A playbook is exposed by default. To explicitly hide a playbook from the MCP endpoint, set:

metadata:
name: internal_only_playbook
exposes_as_mcp: false

exposes_as_mcp is a typed Optional[bool] field on the catalog's PlaybookMetadata Pydantic model — registration validates the shape at register time, so a typo like exposes_as_mcp: "yes" is rejected with HTTP 422 rather than failing later at MCP-call time. Absent or true means "expose"; explicit false means "hide".

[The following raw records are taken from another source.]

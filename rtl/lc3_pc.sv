// lc3_pc: the LC-3 program counter and PCMUX.
//
// On a rising clock edge with ld_pc high the PC takes the PCMUX output:
// PC + 1 (during fetch, so that an executing instruction sees the address
// after its own), the bus (TRAP, loading PC from the MDR) or the address
// adder (taken branches, JMP). Reset loads RESET_PC; the reset address is
// this design's choice (x3000, the usual start of LC-3 user programs).
module lc3_pc
  import lc3_pkg::*;
#(
  parameter word_t RESET_PC = 16'h3000
) (
  input  logic   clk,
  input  logic   rst_n,    // synchronous, active low
  input  logic   ld_pc,    // LD.PC
  input  pcmux_t pcmux,
  input  word_t  bus,
  input  word_t  adder,
  output word_t  pc
);

  word_t pc_next;

  always_comb begin
    unique case (pcmux)
      PCMUX_BUS:   pc_next = bus;
      PCMUX_ADDER: pc_next = adder;
      default:     pc_next = pc + 16'd1;
    endcase
  end

  always_ff @(posedge clk) begin
    if (!rst_n)     pc <= RESET_PC;
    else if (ld_pc) pc <= pc_next;
  end

endmodule
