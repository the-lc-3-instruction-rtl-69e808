// tb_lc3_pc: self-checking test of the LC-3 PC and PCMUX.
// Checks the reset address, then random loads from each PCMUX input (PC+1,
// bus, adder) and cycles with LD.PC low, against a model kept here.
module tb_lc3_pc;
  import lc3_pkg::*;

  logic clk = 0, rst_n = 0, ld_pc = 0;
  pcmux_t pcmux = PCMUX_INC;
  word_t bus = '0, adder = '0, pc, model;
  int checks = 0, failures = 0;

  lc3_pc #(.RESET_PC(16'h3000)) dut (.clk, .rst_n, .ld_pc, .pcmux, .bus, .adder, .pc);

  always #5 clk = ~clk;

  initial begin
    #500000;
    failures++;
    $display("watchdog expired");
    $display("TB_RESULT checks=%0d failures=%0d", checks, failures);
    $finish;
  end

  initial begin
    repeat (2) @(posedge clk);
    #1;
    model = 16'h3000;
    checks++;
    if (pc !== model) begin failures++; $display("FAIL reset pc=%h", pc); end
    @(negedge clk) rst_n = 1;
    // wrap-around of PC + 1
    ld_pc = 1; pcmux = PCMUX_BUS; bus = 16'hFFFF;
    @(posedge clk) #1;
    @(negedge clk) pcmux = PCMUX_INC;
    @(posedge clk) #1;
    checks++;
    if (pc !== 16'h0000) begin failures++; $display("FAIL wrap pc=%h", pc); end
    model = pc;
    for (int i = 0; i < 3000; i++) begin
      @(negedge clk);
      ld_pc = ($urandom_range(0, 3) != 0);
      pcmux = pcmux_t'($urandom_range(0, 2));
      bus = word_t'($urandom); adder = word_t'($urandom);
      @(posedge clk);
      if (ld_pc)
        case (pcmux)
          PCMUX_BUS:   model = bus;
          PCMUX_ADDER: model = adder;
          default:     model = model + 1;
        endcase
      #1;
      checks++;
      if (pc !== model) begin
        failures++;
        $display("FAIL ld=%0d mux=%0d pc=%h expected %h", ld_pc, pcmux, pc, model);
      end
    end
    $display("TB_RESULT checks=%0d failures=%0d", checks, failures);
    $finish;
  end
endmodule
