// lc3_regfile: the LC-3 register file, R0..R7, 16 bits each.
//
// Two combinational read ports, SR1 and SR2, and one write port: on a rising
// clock edge with ld_reg high, the register named by dr takes wdata (the bus).
// Register names are 3 bits wide, as in the instruction formats. Reading a
// register in the cycle it is written returns the old value; the new value
// shows from the next cycle. Clearing every register on reset is this
// design's choice (the ISA leaves reset contents open).
module lc3_regfile
  import lc3_pkg::*;
(
  input  logic     clk,
  input  logic     rst_n,     // synchronous, active low
  input  logic     ld_reg,    // LD.REG
  input  reg_idx_t dr,        // destination register
  input  word_t    wdata,     // value from the bus
  input  reg_idx_t sr1,
  input  reg_idx_t sr2,
  output word_t    sr1_out,
  output word_t    sr2_out
);

  word_t regs [NREGS];

  always_ff @(posedge clk) begin
    if (!rst_n) begin
      for (int i = 0; i < int'(NREGS); i++) regs[i] <= '0;
    end else if (ld_reg) begin
      regs[dr] <= wdata;
    end
  end

  assign sr1_out = regs[sr1];
  assign sr2_out = regs[sr2];

endmodule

Cursor / Claude Desktop integration

Point an MCP client at the endpoint by adding to its config. For Claude Desktop's claude_desktop_config.json:

{
"mcpServers": {
"noetl-amadeus": {
"command": "npx",
"args": ["-y", "@modelcontextprotocol/server-fetch"],
"env": {
"MCP_FETCH_URL": "https://noetl.example.com/api/mcp/playbook/api_integration/amadeus_ai_api/jsonrpc"
}
}
}
}

Or with Cursor's mcp.json:

{
"mcpServers": {
"noetl-amadeus": {
"url": "https://noetl.example.com/api/mcp/playbook/api_integration/amadeus_ai_api/jsonrpc"
}
}
}

Each tool you want to expose gets its own endpoint entry — one endpoint per playbook keeps each tool's authorization scope distinct.

What's not in scope

  • Async tool calls / progress notifications. tools/call is synchronous. MCP spec supports streaming progress events but the SSE plumbing for parent ↔ child execution events isn't wired here yet (tracked separately).
  • Multi-tool endpoints. One endpoint = one playbook. The catalog is the multiplexer — clients pick which endpoint to point at, and each gets independent auth scope.
  • Resource / prompt protocol methods. Just tools. We can add resources/list later if a use case lands; YAGNI for now.